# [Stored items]
▽
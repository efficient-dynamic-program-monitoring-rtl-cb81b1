// tb_xl_top: end-to-end test of the chip-level extraction logic at its
// default size (4 cores, 32-entry tables, 64-entry ROB flags, 64K-entry
// communication queue).  A monitor model reads the queue at QBR + 8*n in
// order and compares every message with a scoreboard that the testbench
// fills when a forwarded instruction commits.
//
// Phases and the mechanisms they must exercise (each is counted, and a
// mechanism that never occurs is a failure):
//   A  core 1, table-driven mode: PC hits, address-range hits, misses, a
//      suspension entry (update bit), bypass of the table, monitor clears
//      the suspension register;
//   B  core 2, forward-bit mode: fetch, annotation reads, library code
//      skipped, ROB flags, forwarding of the selected instructions;
//   C  core 1 suspended, one instruction per cycle while the monitor
//      pauses: the queue fills and commit stalls (queue full), then the
//      monitor drains it and RQR wraps past the end of the queue;
//   D  kernel entry on core 1 waits until the monitor has emptied the queue;
//   E  cores 0 and 3 both forwarding: one waits for the shared queue.
module tb_xl_top;
  import xl_pkg::*;

  localparam int NC = 4;
  localparam int QE = 65536;
  localparam logic [31:0] QBASE = 32'h0100_0000;

  logic clk = 0, rst_n = 0;
  logic [NC-1:0] cfg_we; logic [NC-1:0][7:0] cfg_addr; logic [NC-1:0][63:0] cfg_wdata;
  logic [NC-1:0] enabled, suspended; xl_mode_e [NC-1:0] mode;
  logic [NC-1:0] if_valid, if_ready, fb_valid, fb_bit, fb_ready;
  logic [NC-1:0][31:0] if_pc, ann_req_addr;
  logic [NC-1:0] ann_req_valid, ann_req_ready, ann_rsp_valid; logic [NC-1:0][7:0] ann_rsp_data;
  logic [NC-1:0][1:0] rob_ins_en, rob_ins_fb; logic [NC-1:0][1:0][5:0] rob_ins_idx;
  logic [NC-1:0] cm_valid, cm_ready; xl_commit_t [NC-1:0] cm_rec; logic [NC-1:0][5:0] cm_rob_idx;
  logic [NC-1:0] kern_req, kern_stall, ev_fwd, ev_qstall, update_bit;
  logic mon_rd_en, mon_rd_valid, q_init_busy; logic [31:0] mon_rd_addr; xl_msg_t mon_rd_msg;
  logic [16:0] q_count;

  xl_top dut (.*);

  int checks = 0, failures = 0;
  // mechanism counters
  int n_tbl_pc = 0, n_tbl_range = 0, n_tbl_miss = 0, n_update = 0, n_bypass = 0, n_sus_clear = 0;
  int n_fb_fwd = 0, n_fb_skip = 0, n_lib = 0, n_ann = 0, n_qfull = 0, n_wrap = 0, n_kern = 0;
  int n_arb = 0, n_mode = 0, n_mon = 0;

  always #5 clk = ~clk;
  initial begin
    repeat (2_000_000) @(posedge clk);
    failures++;
    $display("watchdog");
    $display("TB_RESULT checks=%0d failures=%0d", checks, failures);
    $finish;
  end

  task automatic chk(logic c, string what);
    checks++;
    if (!c) begin failures++; if (failures < 20) $display("FAIL %s", what); end
  endtask

  // ---------------- scoreboard and monitor model ----------------
  xl_msg_t     sb[$];
  logic [NC-1:0] exp_fwd;
  xl_msg_t [NC-1:0] exp_msg;
  always @(posedge clk) begin
    for (int c = 0; c < NC; c++) begin
      if (rst_n && cm_valid[c] && cm_ready[c] && exp_fwd[c]) sb.push_back(exp_msg[c]);
      if (rst_n && ev_qstall[c] && q_count != 17'(QE)) n_arb++;
      if (rst_n && ev_qstall[c] && q_count == 17'(QE)) n_qfull++;
      if (rst_n && kern_stall[c]) n_kern++;
      if (rst_n && ann_req_valid[c] && ann_req_ready[c]) n_ann++;
    end
  end

  logic        mon_run;
  int unsigned mon_ptr = 0;
  always @(posedge clk) begin
    if (rst_n && mon_rd_valid) begin
      xl_msg_t e;
      n_mon++;
      if (sb.size() == 0) chk(0, "monitor read a message nobody sent");
      else begin
        e = sb.pop_front();
        chk(mon_rd_msg === e, "message contents and order");
        if (mon_rd_msg !== e && failures < 20)
          $display("  got %0d %0d %h %h exp %0d %0d %h %h", mon_rd_msg.kind, mon_rd_msg.upd,
                   mon_rd_msg.ttype, mon_rd_msg.payload, e.kind, e.upd, e.ttype, e.payload);
      end
      if (mon_ptr == QE - 1) n_wrap++;
      mon_ptr = (mon_ptr + 1) % QE;
    end
    #1;
    mon_rd_en   = mon_run && rst_n && ($urandom_range(0, 3) != 0) && !mon_rd_valid;
    mon_rd_addr = QBASE + mon_ptr * 8;
  end

  // ---------------- per-core drivers ----------------
  task automatic cfg(int c, logic [7:0] a, logic [63:0] d);
    cfg_we[c] = 1; cfg_addr[c] = a; cfg_wdata[c] = d;
    @(posedge clk); #1 cfg_we[c] = 0;
  endtask

  task automatic program_table(int c);
    cfg(c, CFG_QBR, 64'(QBASE));
    cfg(c, CFG_RQR, 0);
    cfg(c, CFG_TAG, {31'b0, FLAG_I, 32'h0000_4000}); cfg(c, CFG_CARE, 64'hffff_ffff);
    cfg(c, CFG_TBLWR, (64'd0 << 16) | (1 << 8) | (1 << 7) | 64'd3);
    cfg(c, CFG_TAG, {31'b0, FLAG_D, 32'h8000_a000}); cfg(c, CFG_CARE, 64'hffff_f000);
    cfg(c, CFG_TBLWR, (64'd1 << 16) | (1 << 8) | (1 << 7) | 64'd4);
    cfg(c, CFG_TAG, {31'b0, FLAG_I, 32'h0000_4100}); cfg(c, CFG_CARE, 64'hffff_ffff);
    cfg(c, CFG_TBLWR, (64'd2 << 16) | (1 << 8) | (1 << 6));
  endtask

  // one committing instruction on core c; waits until it commits
  task automatic commit(int c, xl_commit_t r, logic [5:0] ridx, logic f, xl_msg_t m);
    logic ok;
    cm_valid[c] = 1; cm_rec[c] = r; cm_rob_idx[c] = ridx; exp_fwd[c] = f; exp_msg[c] = m;
    do begin @(negedge clk); ok = cm_ready[c]; @(posedge clk); end while (!ok);
    #1 cm_valid[c] = 0; exp_fwd[c] = 0;
  endtask

  // table-mode model for the fixed entries; sus is the modelled register
  task automatic table_commit(int c, logic [31:0] pc, logic mem, logic [31:0] da, logic [63:0] res,
                              ref logic sus);
    xl_msg_t m; logic f; logic pch, dh, sh;
    m = '0; f = 0;
    pch = (pc == 32'h4000);
    dh  = mem && (da[31:12] == 20'h8000a);
    sh  = (pc == 32'h4100);
    if (sus) begin
      f = 1; m.kind = MSG_TRACE; m.payload = {pc, da}; n_bypass++;
    end else if (pch || dh || sh) begin
      f = 1;
      m.kind = mem ? MSG_MADDR : MSG_VALUE;
      m.payload = mem ? 64'(da) : res;
      m.ttype = pch ? 4'd3 : (dh ? 4'd4 : 4'd0);
      m.upd = sh;
      if (pch) n_tbl_pc++;
      if (dh) n_tbl_range++;
    end else n_tbl_miss++;
    commit(c, '{pc: pc, is_mem: mem, daddr: da, result: res}, 0, f, m);
    if (!sus && sh) begin sus = 1; n_update++; end
  endtask

  // annotation cache per core: in-order, 1..3 cycles
  function automatic logic [7:0] ann_byte(logic [31:0] a);
    return a[7:0] * 8'd29 + a[15:8] + 8'h35;
  endfunction
  for (genvar c = 0; c < NC; c++) begin : g_cache
    logic [31:0] pa[$]; int pt[$]; int cyc = 0;
    always @(posedge clk) begin
      cyc++;
      if (rst_n && ann_req_valid[c] && ann_req_ready[c]) begin pa.push_back(ann_req_addr[c]); pt.push_back(cyc + $urandom_range(1, 3)); end
      #1;
      ann_req_ready[c] = ($urandom_range(0, 4) != 0);
      ann_rsp_valid[c] = 0;
      if (pa.size() > 0 && pt[0] <= cyc) begin
        ann_rsp_valid[c] = 1; ann_rsp_data[c] = ann_byte(pa.pop_front()); void'(pt.pop_front());
      end
    end
  end

  // pipeline model of core 2: forward bits enter consecutive ROB entries
  logic [5:0] rob_tail;
  always @(posedge clk) if (rst_n && fb_valid[2] && fb_ready[2]) rob_tail <= rob_tail + 1;
  always_comb begin
    rob_ins_en = '0; rob_ins_idx = '0; rob_ins_fb = '0;
    rob_ins_en[2][0]  = fb_valid[2] && fb_ready[2];
    rob_ins_idx[2][0] = rob_tail;
    rob_ins_fb[2][0]  = fb_bit[2];
  end

  logic sus1;
  initial begin
    cfg_we = '0; cfg_addr = '0; cfg_wdata = '0; if_valid = '0; if_pc = '0; fb_ready = '1;
    cm_valid = '0; cm_rec = '0; cm_rob_idx = '0; kern_req = '0; exp_fwd = '0; exp_msg = '0;
    mon_run = 1; mon_rd_en = 0; mon_rd_addr = QBASE; rob_tail = 0; sus1 = 0;
    ann_req_ready = '1; ann_rsp_valid = '0; ann_rsp_data = '0;
    repeat (3) @(posedge clk); #1 rst_n = 1;
    // wait for the queue's clearing pass
    while (q_init_busy) @(posedge clk);
    #1;
    chk(q_count == 0, "queue empty after clearing pass");

    // ---- A: table-driven mode on core 1 ----
    program_table(1);
    cfg(1, CFG_CTRL, 64'h1); n_mode++;
    for (int i = 0; i < 3000; i++) begin
      logic [31:0] pc, da; logic mem;
      case ($urandom_range(0, 9))
        0, 1:    pc = 32'h4000;
        2:       pc = (sus1 ? 32'h4000 : (($urandom_range(0, 9) == 0) ? 32'h4100 : 32'h4004));
        default: pc = 32'h4000 + 4 * $urandom_range(1, 60);
      endcase
      mem = $urandom_range(0, 1);
      da  = ($urandom_range(0, 1) ? 32'h8000_a000 : 32'h8000_9000) + $urandom_range(0, 4095);
      table_commit(1, pc, mem, da, {$urandom, $urandom}, sus1);
      // the monitor finishes its table update some time after the notice
      if (sus1 && $urandom_range(0, 15) == 0) begin
        cfg(1, CFG_SUSP, 0); sus1 = 0; n_sus_clear++;
      end
    end
    chk(suspended[1] == sus1, "suspension register matches the model");
    if (sus1) begin cfg(1, CFG_SUSP, 0); sus1 = 0; n_sus_clear++; end

    // ---- B: forward-bit mode on core 2 ----
    cfg(2, CFG_QBR, 64'(QBASE));
    cfg(2, CFG_ABR, 64'h0f00_0000);
    cfg(2, CFG_CMASK, 64'h000f_ffff);
    cfg(2, CFG_LIB_BASE + 1, 64'h4000_0000);
    cfg(2, CFG_LIB_LIM + 1, 64'h4010_0000);
    cfg(1, CFG_CTRL, 64'h0);                 // monitored process moves to core 2
    while (sb.size() != 0) @(posedge clk);   // core 2's RQR continues core 1's
    #1;
    cfg(2, CFG_RQR, 64'((mon_ptr * 8) % (QE * 8)));
    cfg(2, CFG_CTRL, 64'h3); n_mode++;
    for (int blk = 0; blk < 100; blk++) begin
      logic [31:0] pcs[32]; logic [31:0] fbs;
      for (int k = 0; k < 32; k++) begin
        logic ok, lib;
        lib = ($urandom_range(0, 7) == 0);
        pcs[k] = (lib ? 32'h4000_0000 : 32'h0010_0000) + 32'($urandom_range(0, 65535)) * 4;
        fbs[k] = lib ? 1'b0 : ann_byte(32'h0f00_0000 + (pcs[k] & 32'h000f_ffff) / 32)[7 - ((pcs[k] / 4) % 8)];
        if (lib) n_lib++;
        if_valid[2] = 1; if_pc[2] = pcs[k];
        do begin @(negedge clk); ok = if_ready[2]; @(posedge clk); end while (!ok);
        #1 if_valid[2] = 0;
      end
      repeat (6) @(posedge clk); #1;
      for (int k = 0; k < 32; k++) begin
        xl_msg_t m; logic mem;
        mem = ($urandom_range(0, 2) == 0);
        m = '0;
        m.kind = mem ? MSG_MADDR : MSG_VALUE;
        m.payload = mem ? 64'(32'h6000_0000 + 32'(k)) : {32'(blk), 32'(k)};
        if (fbs[k]) n_fb_fwd++; else n_fb_skip++;
        commit(2, '{pc: pcs[k], is_mem: mem, daddr: 32'h6000_0000 + 32'(k), result: {32'(blk), 32'(k)}},
               6'((blk * 32 + k) % 64), fbs[k], m);
      end
    end
    cfg(2, CFG_CTRL, 64'h0);

    // ---- C: fill the queue from core 1 (table bypassed) ----
    while (sb.size() != 0) @(posedge clk);
    #1;
    cfg(1, CFG_RQR, 64'((mon_ptr * 8) % (QE * 8)));
    cfg(1, CFG_CTRL, 64'h1); n_mode++;
    cfg(1, CFG_SUSP, 1); sus1 = 1;
    mon_run = 0;
    fork
      begin  // the monitor resumes some time after the queue became full
        wait (q_count == 17'(QE));
        repeat (50) @(posedge clk);
        mon_run = 1;
      end
    join_none
    for (int i = 0; i < QE + 200; i++)
      table_commit(1, 32'h5000 + 32'(i % 1024) * 4, 1'b1, 32'(i), 64'h0, sus1);
    mon_run = 1;
    // ---- D: kernel entry waits for an empty queue ----
    kern_req[1] = 1;
    @(posedge clk); #1;
    while (kern_stall[1]) @(posedge clk);
    #1;
    chk(sb.size() == 0 && q_count == 0, "kernel entered only with an empty queue");
    kern_req[1] = 0;
    // ---- E: two cores forward at once ----
    cfg(1, CFG_CTRL, 64'h0);
    for (int c = 0; c < NC; c += 3) begin
      cfg(c, CFG_QBR, 64'(QBASE));
      cfg(c, CFG_CTRL, 64'h1);
      cfg(c, CFG_SUSP, 1);
    end
    // both write through one queue: give them disjoint RQR halves
    cfg(0, CFG_RQR, 64'((mon_ptr * 8) % (QE * 8)));
    cfg(3, CFG_RQR, 64'((mon_ptr * 8 + 8) % (QE * 8)));
    // core 0 takes entry n, core 3 entry n+1: commit them together
    for (int i = 0; i < 50; i++) begin
      fork
        commit(0, '{pc: 32'h7000 + 32'(i), is_mem: 1'b0, daddr: 32'h0, result: 64'h0}, 0, 1,
               '{kind: MSG_TRACE, upd: 1'b0, ttype: 4'd0, payload: {32'h7000 + 32'(i), 32'h0}});
        commit(3, '{pc: 32'h9000 + 32'(i), is_mem: 1'b0, daddr: 32'h0, result: 64'h0}, 0, 1,
               '{kind: MSG_TRACE, upd: 1'b0, ttype: 4'd0, payload: {32'h9000 + 32'(i), 32'h0}});
      join
      // keep the two offsets interleaved: each core skips the other's entry
      cfg(0, CFG_RQR, 64'((mon_ptr * 8 + 8 * sb.size()) % (QE * 8)));
      cfg(3, CFG_RQR, 64'((mon_ptr * 8 + 8 * sb.size() + 8) % (QE * 8)));
    end
    while (sb.size() != 0) @(posedge clk);
    repeat (5) @(posedge clk);

    // ---- mechanism coverage ----
    $display("table: pc=%0d range=%0d miss=%0d update=%0d bypass=%0d clear=%0d", n_tbl_pc, n_tbl_range,
             n_tbl_miss, n_update, n_bypass, n_sus_clear);
    $display("fbit: fwd=%0d skip=%0d lib=%0d ann_reads=%0d  queue: full_stall=%0d wrap=%0d kern=%0d arb=%0d mode=%0d mon=%0d",
             n_fb_fwd, n_fb_skip, n_lib, n_ann, n_qfull, n_wrap, n_kern, n_arb, n_mode, n_mon);
    chk(n_tbl_pc > 0, "PC hit");         chk(n_tbl_range > 0, "range hit");
    chk(n_tbl_miss > 0, "table miss");   chk(n_update > 0, "update notice");
    chk(n_bypass > 0, "bypass");         chk(n_sus_clear > 0, "suspension cleared");
    chk(n_fb_fwd > 0, "forward bit 1");  chk(n_fb_skip > 0, "forward bit 0");
    chk(n_lib > 0, "library code");      chk(n_ann > 0, "annotation reads");
    chk(n_qfull > 0, "queue-full stall"); chk(n_wrap > 0, "queue wrap");
    chk(n_kern > 0, "kernel-entry stall"); chk(n_arb > 0, "two cores contend");
    chk(n_mode >= 3, "mode switches");
    chk(sb.size() == 0, "every message reached the monitor");
    $display("TB_RESULT checks=%0d failures=%0d", checks, failures);
    $finish;
  end
endmodule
△
# [TASK DIRECTIONS]
Within the entries, find all lines holding "kind" and copy each one.

# [SOLUTION FOR THIS TASK]
          $display("  got %0d %0d %h %h exp %0d %0d %h %h", mon_rd_msg.kind, mon_rd_msg.upd,
                   mon_rd_msg.ttype, mon_rd_msg.payload, e.kind, e.upd, e.ttype, e.payload);
      f = 1; m.kind = MSG_TRACE; m.payload = {pc, da}; n_bypass++;
      m.kind = mem ? MSG_MADDR : MSG_VALUE;
        m.kind = mem ? MSG_MADDR : MSG_VALUE;
               '{kind: MSG_TRACE, upd: 1'b0, ttype: 4'd0, payload: {32'h7000 + 32'(i), 32'h0}});
               '{kind: MSG_TRACE, upd: 1'b0, ttype: 4'd0, payload: {32'h9000 + 32'(i), 32'h0}});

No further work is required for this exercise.